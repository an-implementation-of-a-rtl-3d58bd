// h8_pkg: types and constants shared by the H8/300-style processor.
//
// Holds the condition-code bit positions of the H8/300 CCR, the operation
// codes of the accumulator (shift/rotate unit) and of the ALU, the select
// codes of the datapath multiplexers, and the control word that the
// controller drives into the datapath every cycle.  The numeric codes follow
// the operation tables of the design; codes the tables leave open are this
// design's own choice and are marked as such below.
package h8_pkg;

  // ---------------------------------------------------------------- CCR bits
  localparam int CCR_I = 7;
  localparam int CCR_U = 6;
  localparam int CCR_H = 5;
  localparam int CCR_N = 3;
  localparam int CCR_Z = 2;
  localparam int CCR_V = 1;
  localparam int CCR_C = 0;

  // --------------------------------------------------- accumulator (acc_op)
  typedef enum logic [3:0] {
    ACC_ROTL  = 4'b0000,  // rotate left
    ACC_ROTR  = 4'b0001,  // rotate right
    ACC_ROTXL = 4'b0010,  // rotate left through carry
    ACC_ROTXR = 4'b0011,  // rotate right through carry
    ACC_SHAL  = 4'b0100,  // arithmetic shift left
    ACC_SHAR  = 4'b0101,  // arithmetic shift right
    ACC_SHLL  = 4'b0110,  // logical shift left
    ACC_SHLR  = 4'b0111   // logical shift right (code chosen by this design)
  } acc_op_e;

  // ------------------------------------------------------------ ALU (alu_sel)
  typedef enum logic [5:0] {
    ALU_B_ZERO   = 6'd0,
    ALU_B_ADD    = 6'd1,
    ALU_B_SUB    = 6'd2,
    ALU_B_ADDX   = 6'd3,
    ALU_B_SUBX   = 6'd4,
    ALU_B_INC    = 6'd5,
    ALU_B_DEC    = 6'd6,
    ALU_B_DAA    = 6'd7,
    ALU_B_DAS    = 6'd8,
    ALU_B_CMP    = 6'd9,
    ALU_B_NEG    = 6'd10,
    ALU_B_AND    = 6'd11,
    ALU_B_OR     = 6'd12,
    ALU_B_XOR    = 6'd13,
    ALU_B_NOT    = 6'd14,
    ALU_B_CCR    = 6'd15,   // byte output = CCR (STC, ANDC/ORC/XORC source)
    ALU_W_ZERO   = 6'd16,
    ALU_W_ADD    = 6'd17,
    ALU_W_SUB    = 6'd18,
    ALU_W_INC    = 6'd19,
    ALU_W_DEC    = 6'd20,
    ALU_W_INC2   = 6'd21,
    ALU_W_DEC2   = 6'd22,
    ALU_W_CMP    = 6'd23,
    ALU_W_MUL    = 6'd24,
    ALU_B_SPORT  = 6'd28,
    ALU_W_SPORT  = 6'd29,
    ALU_B_DPORT  = 6'd30,
    ALU_W_DPORT  = 6'd31,
    ALU_BSET     = 6'd32,   // bit number from immediate (sport[6:4])
    ALU_BNOT     = 6'd33,
    ALU_BCLR     = 6'd34,
    ALU_BTST     = 6'd35,
    ALU_BIOR     = 6'd36,
    ALU_BOR      = 6'd37,
    ALU_BIXOR    = 6'd38,
    ALU_BXOR     = 6'd39,
    ALU_BIAND    = 6'd40,
    ALU_BAND     = 6'd41,   // 41..45: own choice
    ALU_BILD     = 6'd42,
    ALU_BLD      = 6'd43,
    ALU_BIST     = 6'd44,
    ALU_BST      = 6'd45,
    ALU_RBSET    = 6'd46,   // bit number from a register (sport[2:0])
    ALU_RBNOT    = 6'd47,
    ALU_RBCLR    = 6'd48,
    ALU_RBTST    = 6'd49,
    ALU_WBSET    = 6'd50,   // word forms: bit n+8 of dport_w (even byte)
    ALU_WBNOT    = 6'd51,
    ALU_WBCLR    = 6'd52,
    ALU_WBIST    = 6'd53,
    ALU_WBST     = 6'd54,
    ALU_WRBSET   = 6'd55,
    ALU_WRBNOT   = 6'd56,
    ALU_WRBCLR   = 6'd57
  } alu_op_e;

  // ------------------------------------------------ mux_rn (rn_sel) codes
  localparam logic [4:0] RN_R0  = 5'd16;  // words R0..R7 = 16..23
  localparam logic [4:0] RN_MEM = 5'd24;  // memory interface data_out
  localparam logic [4:0] RN_MA  = 5'd25;
  localparam logic [4:0] RN_PC  = 5'd26;
  localparam logic [4:0] RN_IR  = 5'd27;
  localparam logic [4:0] RN_TMP = 5'd28;
  localparam logic [4:0] RN_SR  = 5'd29;
  localparam logic [4:0] RN_CCR = 5'd30;

  // ------------------------------------------------ mux_rd (rd_sel) codes
  localparam logic [4:0] RD_R0   = 5'd16; // words R0..R7 = 16..23
  localparam logic [4:0] RD_PC   = 5'd24;
  localparam logic [4:0] RD_MD   = 5'd25;
  localparam logic [4:0] RD_CCR  = 5'd27;
  localparam logic [4:0] RD_MDH  = 5'd28;
  localparam logic [4:0] RD_MDL  = 5'd29;
  localparam logic [4:0] RD_CNCT = 5'd30;

  // ------------------------------------------------ mux_rs (rs_sel) codes
  localparam logic [4:0] RS_R0   = 5'd16; // words R0..R7 = 16..23
  localparam logic [4:0] RS_MA   = 5'd24;
  localparam logic [4:0] RS_IR   = 5'd25;
  localparam logic [4:0] RS_TMP  = 5'd26;
  localparam logic [4:0] RS_IMM  = 5'd27; // byte IMM, word sign-extended
  localparam logic [4:0] RS_IMMZ = 5'd28; // word zero-extended IMM

  // ------------------------------------------------ small select codes
  localparam logic [1:0] MA_PC   = 2'b00;
  localparam logic [1:0] MA_ABS  = 2'b01;
  localparam logic [1:0] MA_BDG  = 2'b10;
  localparam logic [1:0] MA_ALU  = 2'b11;

  localparam logic [1:0] CCR_FROM_ALU  = 2'b00;
  localparam logic [1:0] CCR_FROM_BDG  = 2'b01;
  localparam logic [1:0] CCR_FROM_ACC  = 2'b10;
  localparam logic [1:0] CCR_FROM_DATA = 2'b11;

  // register16 / register_half load codes
  localparam logic [1:0] LD_HOLD = 2'b00;
  localparam logic [1:0] LD_BDG  = 2'b01;  // register16: bridge word
  localparam logic [1:0] LD_ALU  = 2'b10;  // register16: ALU word
  localparam logic [1:0] LR_ALUB = 2'b01;  // register half: ALU byte
  localparam logic [1:0] LR_ALUW = 2'b10;  // register half: its byte of ALU word
  localparam logic [1:0] LR_ACC  = 2'b11;  // register half: accumulator

  localparam logic [1:0] CN_HIGH = 2'b10;  // aluB & MD[7:0]
  localparam logic [1:0] CN_LOW  = 2'b11;  // MD[15:8] & aluB

  localparam logic [1:0] BDG_WORD = 2'b00; // pass word
  localparam logic [1:0] BDG_BYTE = 2'b01; // zero-extend byte
  localparam logic [1:0] BDG_DUP  = 2'b10; // byte in both halves
  localparam logic [1:0] BDG_SEXT = 2'b11; // sign-extend byte

  // ------------------------------------------------ control word
  typedef struct packed {
    logic [3:0] acc_op;
    logic [3:0] acc_sel;
    logic [5:0] alu_sel;
    logic [1:0] bdg_sel;
    logic [1:0] ma_sel;
    logic       md_sel;
    logic [1:0] ccr_sel;
    logic       loadccr;
    logic [1:0] loadtmp;
    logic       loadir;
    logic       loadma;
    logic [1:0] loadmd;
    logic [1:0] loadcnct;
    logic [1:0] loadpc;
    logic [4:0] rd_sel;
    logic [4:0] rs_sel;
    logic [4:0] rn_sel;
    logic [7:0][1:0] load_rh;   // load_r0h .. load_r7h
    logic [7:0][1:0] load_rl;   // load_r0l .. load_r7l
    logic [2:0] load_t;         // load_t0 .. load_t2
    logic       rd_bar;
    logic       wr_bar;
  } h8_ctrl_t;

  // flags of an 8-bit result: N and Z
  function automatic logic [1:0] nz8(input logic [7:0] v);
    return {v[7], v == 8'h00};
  endfunction
  function automatic logic [1:0] nz16(input logic [15:0] v);
    return {v[15], v == 16'h0000};
  endfunction

endpackage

■ Goal of the exercise: Looking at the entries above, can you reproduce exactly the lines from the one that holds "localparam logic [1:0] CCR_FROM_DATA" through the one that holds "localparam logic [1:0] CN_HIGH", and only those?

■ Task answer:
  localparam logic [1:0] CCR_FROM_DATA = 2'b11;

  // register16 / register_half load codes
  localparam logic [1:0] LD_HOLD = 2'b00;
  localparam logic [1:0] LD_BDG  = 2'b01;  // register16: bridge word
  localparam logic [1:0] LD_ALU  = 2'b10;  // register16: ALU word
  localparam logic [1:0] LR_ALUB = 2'b01;  // register half: ALU byte
  localparam logic [1:0] LR_ALUW = 2'b10;  // register half: its byte of ALU word
  localparam logic [1:0] LR_ACC  = 2'b11;  // register half: accumulator

  localparam logic [1:0] CN_HIGH = 2'b10;  // aluB & MD[7:0]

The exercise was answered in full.